First install Librosa, a Python package for music and audio analysis.

In [None]:
pip install librosa==0.6.3

Import the necessary Keras modules and a Python code library with some functions we will use later. By the way, you don't need to know the details of this code library.

In [None]:
import sys
sys.path.append('library/preprocess.py')
from library.preprocess import *

import keras
from keras.models import Sequential
from keras.layers import Dense, Dropout, Flatten, Conv2D, MaxPooling2D
from keras.utils import to_categorical

Now run the code below to preprocess our sound data. Since computing MFCC is time consuming, we will do it only once and save the computed values in a .npy file which is named after the name of the label. After running the code you can find those .npy-files in the root folder of this lesson.

In [None]:
# second dimension of the feature is dim2
feature_dim_2 = 11

# save data to array file first
save_data_to_array(max_len=feature_dim_2)

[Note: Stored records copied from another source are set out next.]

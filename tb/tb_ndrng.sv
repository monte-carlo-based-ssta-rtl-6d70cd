// tb_ndrng: checks the central-limit normal generator.
//  * Exact: a separate LFSR RNG with the same seed supplies the uniform bits; the
//    sample one clock later must equal 2*sum(u_i) - 12*255 (in 1/512 units).
//  * Statistics over 20000 samples: mean within 0.03, variance within 5 % of 1,
//    and no sample beyond 6 sigma.
//  * en low must hold the output.
module tb_ndrng;
  import mcssta_pkg::*;
  localparam logic [63:0] SEED = 64'h5555_0000_AAAA_1234;
  localparam int unsigned NS   = 20000;

  logic clk = 0, rst_n = 0, en = 0;
  z_t z;
  logic [N_UNIF*U_W-1:0] rnd;
  int checks = 0, failures = 0;

  always #5 clk = ~clk;

  ndrng #(.SEED(SEED)) dut (.clk(clk), .rst_n(rst_n), .en(en), .z_o(z));
  lfsr_rng #(.OUT_W(N_UNIF*U_W), .SEED(SEED)) ref_rng (.clk(clk), .rst_n(rst_n), .en(en), .rnd_o(rnd));

  initial begin : watchdog
    repeat (NS + 5000) @(posedge clk);
    failures++;
    $display("TB_RESULT checks=%0d failures=%0d", checks, failures);
    $finish;
  end

  initial begin
    int exp_z, prev_exp, held;
    real zr, s1 = 0.0, s2 = 0.0, mean, var_z, zmax = 0.0;
    repeat (2) @(posedge clk);
    rst_n <= 1;
    @(posedge clk);
    en <= 1'b1;
    @(posedge clk);            // first RNG word
    #1;
    prev_exp = 0;
    for (int i = 0; i < N_UNIF; i++) prev_exp += 2 * int'(rnd[i*U_W +: U_W]);
    prev_exp -= N_UNIF * 255;
    for (int n = 0; n < NS; n++) begin
      @(posedge clk);
      #1;
      checks++;
      if (int'(z) != prev_exp) begin
        failures++;
        if (failures < 5) $display("sample %0d: got %0d exp %0d", n, z, prev_exp);
      end
      zr = real'(int'(z)) / 512.0;
      s1 += zr;
      s2 += zr * zr;
      if (zr > zmax) zmax = zr;
      if (-zr > zmax) zmax = -zr;
      exp_z = 0;
      for (int i = 0; i < N_UNIF; i++) exp_z += 2 * int'(rnd[i*U_W +: U_W]);
      prev_exp = exp_z - N_UNIF * 255;
      if (n == 100) begin
        en <= 1'b0;
        held = int'(z);
        repeat (3) @(posedge clk);
        #1;
        checks++;
        if (int'(z) != held) begin failures++; $display("stall did not hold"); end
        en <= 1'b1;
      end
    end
    mean  = s1 / NS;
    var_z = s2 / NS - mean * mean;
    $display("ndrng: mean %f variance %f max|z| %f", mean, var_z, zmax);
    checks++; if (mean > 0.03 || mean < -0.03) begin failures++; $display("mean off"); end
    checks++; if (var_z < 0.95 || var_z > 1.05) begin failures++; $display("variance off"); end
    checks++; if (zmax > 6.0) begin failures++; $display("range off"); end
    $display("TB_RESULT checks=%0d failures=%0d", checks, failures);
    $finish;
  end
endmodule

## 2. Prepare the train and test set

We'll take advantage of scikit-learn function `train_test_split` which will automatically split the whole dataset.

In [None]:
# loading train set and test set
X_train, X_test, y_train, y_test = get_train_test()

# feature dimension
feature_dim_1 = 20
channel = 1

# reshaping to perform 2D convolution, there is only one channel (normally for images 3: RGB)
X_train = X_train.reshape(X_train.shape[0], feature_dim_1, feature_dim_2, channel)
X_test = X_test.reshape(X_test.shape[0], feature_dim_1, feature_dim_2, channel)

# one hot encoding (already explained in the Computer Vision Lesson, CIFAR-10 )
y_train_hot = to_categorical(y_train)
y_test_hot = to_categorical(y_test)

## 3. Build the model and train it

Finally it is time to build our CNN and train it with the train data. The code below has no secrets anymore.

In [None]:
epochs = 50
batch_size = 100
verbose = 1

class_names =  ['bed', 'cat', 'happy']
num_classes = len(class_names)

model = Sequential()

model.add(Conv2D(32, kernel_size=(2, 2), activation='relu', input_shape=(feature_dim_1, feature_dim_2, channel)))
model.add(Conv2D(48, kernel_size=(2, 2), activation='relu'))
model.add(Conv2D(120, kernel_size=(2, 2), activation='relu'))

model.add(MaxPooling2D(pool_size=(2, 2)))
model.add(Dropout(0.25))

model.add(Flatten())
model.add(Dense(128, activation='relu'))
model.add(Dropout(0.25))
model.add(Dense(64, activation='relu'))
model.add(Dropout(0.4))
model.add(Dense(num_classes, activation='softmax'))

model.compile(loss=keras.losses.categorical_crossentropy,
                  optimizer=keras.optimizers.Adadelta(),
                  metrics=['accuracy'])
    
model.fit(X_train, y_train_hot, batch_size=batch_size, epochs=epochs, verbose=verbose, validation_data=(X_test, y_test_hot))

## 4. Predict

In the folder `data_test` you will find some .wav-files to test your model with. Since we achieved an accuracy of 94%, all these files should predict the correct corresponding text. Maybe you can try if this is still the case if you pronounce the words yourself?

In [None]:
sample = wav2mfcc('./data_test/bed_0.wav')
sample_reshaped = sample.reshape(1, feature_dim_1, feature_dim_2, channel)

predicted_index = np.argmax(model.predict(sample_reshaped))

print(class_names[predicted_index])

## 5. Exercise

In the `data_fruit` folder you will find another dataset for Speach Recognition. Use this dataset as input and build and train a model. Can you achieve a high accuracy? Try to predict your own words.